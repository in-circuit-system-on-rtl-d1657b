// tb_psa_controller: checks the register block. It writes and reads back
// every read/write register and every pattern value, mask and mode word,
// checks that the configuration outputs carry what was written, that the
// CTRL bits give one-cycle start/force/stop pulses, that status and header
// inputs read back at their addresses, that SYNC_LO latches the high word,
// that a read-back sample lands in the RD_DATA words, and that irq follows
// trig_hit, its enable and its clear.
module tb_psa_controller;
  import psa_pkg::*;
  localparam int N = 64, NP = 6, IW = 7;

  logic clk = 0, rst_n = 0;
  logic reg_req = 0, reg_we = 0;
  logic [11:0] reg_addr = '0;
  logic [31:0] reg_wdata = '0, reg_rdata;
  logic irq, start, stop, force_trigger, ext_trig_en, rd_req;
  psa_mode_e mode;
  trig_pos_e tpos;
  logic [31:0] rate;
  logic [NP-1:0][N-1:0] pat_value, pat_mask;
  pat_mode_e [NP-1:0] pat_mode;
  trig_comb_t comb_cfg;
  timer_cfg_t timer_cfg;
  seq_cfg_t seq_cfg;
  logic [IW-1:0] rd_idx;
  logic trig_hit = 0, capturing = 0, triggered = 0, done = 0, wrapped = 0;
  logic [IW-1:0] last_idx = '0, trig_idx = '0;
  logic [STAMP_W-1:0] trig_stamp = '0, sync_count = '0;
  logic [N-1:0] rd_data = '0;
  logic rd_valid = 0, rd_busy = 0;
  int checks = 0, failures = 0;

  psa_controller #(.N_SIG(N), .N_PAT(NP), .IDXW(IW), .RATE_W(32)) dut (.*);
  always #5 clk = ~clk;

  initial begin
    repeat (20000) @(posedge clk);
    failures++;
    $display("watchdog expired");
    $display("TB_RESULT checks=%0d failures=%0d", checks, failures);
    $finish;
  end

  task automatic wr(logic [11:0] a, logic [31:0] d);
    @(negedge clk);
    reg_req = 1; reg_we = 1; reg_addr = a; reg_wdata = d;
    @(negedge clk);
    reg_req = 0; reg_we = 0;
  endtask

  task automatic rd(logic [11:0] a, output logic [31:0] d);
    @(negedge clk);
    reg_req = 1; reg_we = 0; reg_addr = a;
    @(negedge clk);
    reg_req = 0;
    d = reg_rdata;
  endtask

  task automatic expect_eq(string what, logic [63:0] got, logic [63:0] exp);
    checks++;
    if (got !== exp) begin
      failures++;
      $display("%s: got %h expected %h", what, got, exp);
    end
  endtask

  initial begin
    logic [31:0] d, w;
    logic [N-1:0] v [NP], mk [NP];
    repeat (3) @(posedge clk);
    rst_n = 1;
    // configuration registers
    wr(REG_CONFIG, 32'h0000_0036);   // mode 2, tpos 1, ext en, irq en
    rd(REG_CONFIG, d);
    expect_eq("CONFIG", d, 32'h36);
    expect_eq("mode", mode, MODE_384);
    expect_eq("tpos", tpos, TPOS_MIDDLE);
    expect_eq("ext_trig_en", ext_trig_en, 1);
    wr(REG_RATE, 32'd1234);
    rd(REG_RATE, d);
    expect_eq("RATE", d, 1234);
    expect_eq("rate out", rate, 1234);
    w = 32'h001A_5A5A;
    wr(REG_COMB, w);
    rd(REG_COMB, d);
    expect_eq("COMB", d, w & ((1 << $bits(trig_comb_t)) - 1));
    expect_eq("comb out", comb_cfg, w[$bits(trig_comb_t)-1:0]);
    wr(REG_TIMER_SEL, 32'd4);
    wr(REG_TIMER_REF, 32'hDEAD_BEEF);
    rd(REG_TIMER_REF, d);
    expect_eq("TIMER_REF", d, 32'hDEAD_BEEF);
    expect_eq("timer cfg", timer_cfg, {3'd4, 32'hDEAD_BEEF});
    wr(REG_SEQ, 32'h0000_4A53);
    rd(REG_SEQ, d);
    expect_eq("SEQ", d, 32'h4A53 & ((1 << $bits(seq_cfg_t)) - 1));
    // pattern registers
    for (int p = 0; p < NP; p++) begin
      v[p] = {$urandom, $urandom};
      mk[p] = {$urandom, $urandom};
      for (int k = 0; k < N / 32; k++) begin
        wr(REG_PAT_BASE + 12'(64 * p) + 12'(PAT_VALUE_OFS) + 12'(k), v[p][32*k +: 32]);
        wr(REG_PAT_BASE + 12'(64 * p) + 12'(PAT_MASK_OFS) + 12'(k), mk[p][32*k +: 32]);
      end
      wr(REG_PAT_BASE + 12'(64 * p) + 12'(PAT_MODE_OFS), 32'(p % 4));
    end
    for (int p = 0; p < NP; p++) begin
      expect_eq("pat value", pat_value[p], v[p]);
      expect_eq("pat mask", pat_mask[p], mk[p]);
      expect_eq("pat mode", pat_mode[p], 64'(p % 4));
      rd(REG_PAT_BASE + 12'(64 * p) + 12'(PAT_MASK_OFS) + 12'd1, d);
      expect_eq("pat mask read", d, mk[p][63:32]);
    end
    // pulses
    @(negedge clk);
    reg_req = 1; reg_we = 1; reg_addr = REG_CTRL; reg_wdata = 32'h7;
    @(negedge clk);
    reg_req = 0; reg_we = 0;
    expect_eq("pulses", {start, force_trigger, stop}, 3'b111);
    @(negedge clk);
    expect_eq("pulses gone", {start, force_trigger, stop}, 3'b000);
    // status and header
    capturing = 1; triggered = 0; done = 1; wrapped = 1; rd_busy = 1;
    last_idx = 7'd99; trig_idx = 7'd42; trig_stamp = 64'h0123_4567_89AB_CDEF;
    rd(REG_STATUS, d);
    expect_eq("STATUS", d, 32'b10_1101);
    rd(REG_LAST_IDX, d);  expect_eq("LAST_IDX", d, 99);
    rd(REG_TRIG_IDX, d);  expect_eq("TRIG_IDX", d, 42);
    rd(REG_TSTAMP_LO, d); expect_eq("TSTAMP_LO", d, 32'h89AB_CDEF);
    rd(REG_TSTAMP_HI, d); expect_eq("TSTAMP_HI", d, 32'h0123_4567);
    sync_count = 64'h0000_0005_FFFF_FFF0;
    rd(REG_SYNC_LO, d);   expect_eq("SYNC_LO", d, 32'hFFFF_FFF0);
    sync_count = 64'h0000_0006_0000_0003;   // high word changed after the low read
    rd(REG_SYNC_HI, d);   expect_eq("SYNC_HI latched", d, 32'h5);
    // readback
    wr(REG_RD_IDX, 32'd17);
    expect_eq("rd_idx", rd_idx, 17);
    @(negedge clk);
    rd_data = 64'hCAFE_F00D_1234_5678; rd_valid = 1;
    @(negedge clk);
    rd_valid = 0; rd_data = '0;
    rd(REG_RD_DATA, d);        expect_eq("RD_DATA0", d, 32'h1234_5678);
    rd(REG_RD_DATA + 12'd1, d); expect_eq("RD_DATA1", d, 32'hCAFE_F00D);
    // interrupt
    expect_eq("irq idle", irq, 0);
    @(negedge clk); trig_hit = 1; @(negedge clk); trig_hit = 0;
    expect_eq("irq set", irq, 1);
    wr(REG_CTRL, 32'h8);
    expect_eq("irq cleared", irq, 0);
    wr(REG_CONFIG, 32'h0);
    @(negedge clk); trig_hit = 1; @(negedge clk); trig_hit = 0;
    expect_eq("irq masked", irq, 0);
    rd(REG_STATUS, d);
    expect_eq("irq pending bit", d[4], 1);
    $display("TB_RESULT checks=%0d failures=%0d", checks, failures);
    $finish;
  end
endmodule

• ACTIVITY: Go through the records and count the lines that include the string "configuration"; state that number alone.

• WRITTEN RESPONSE: 2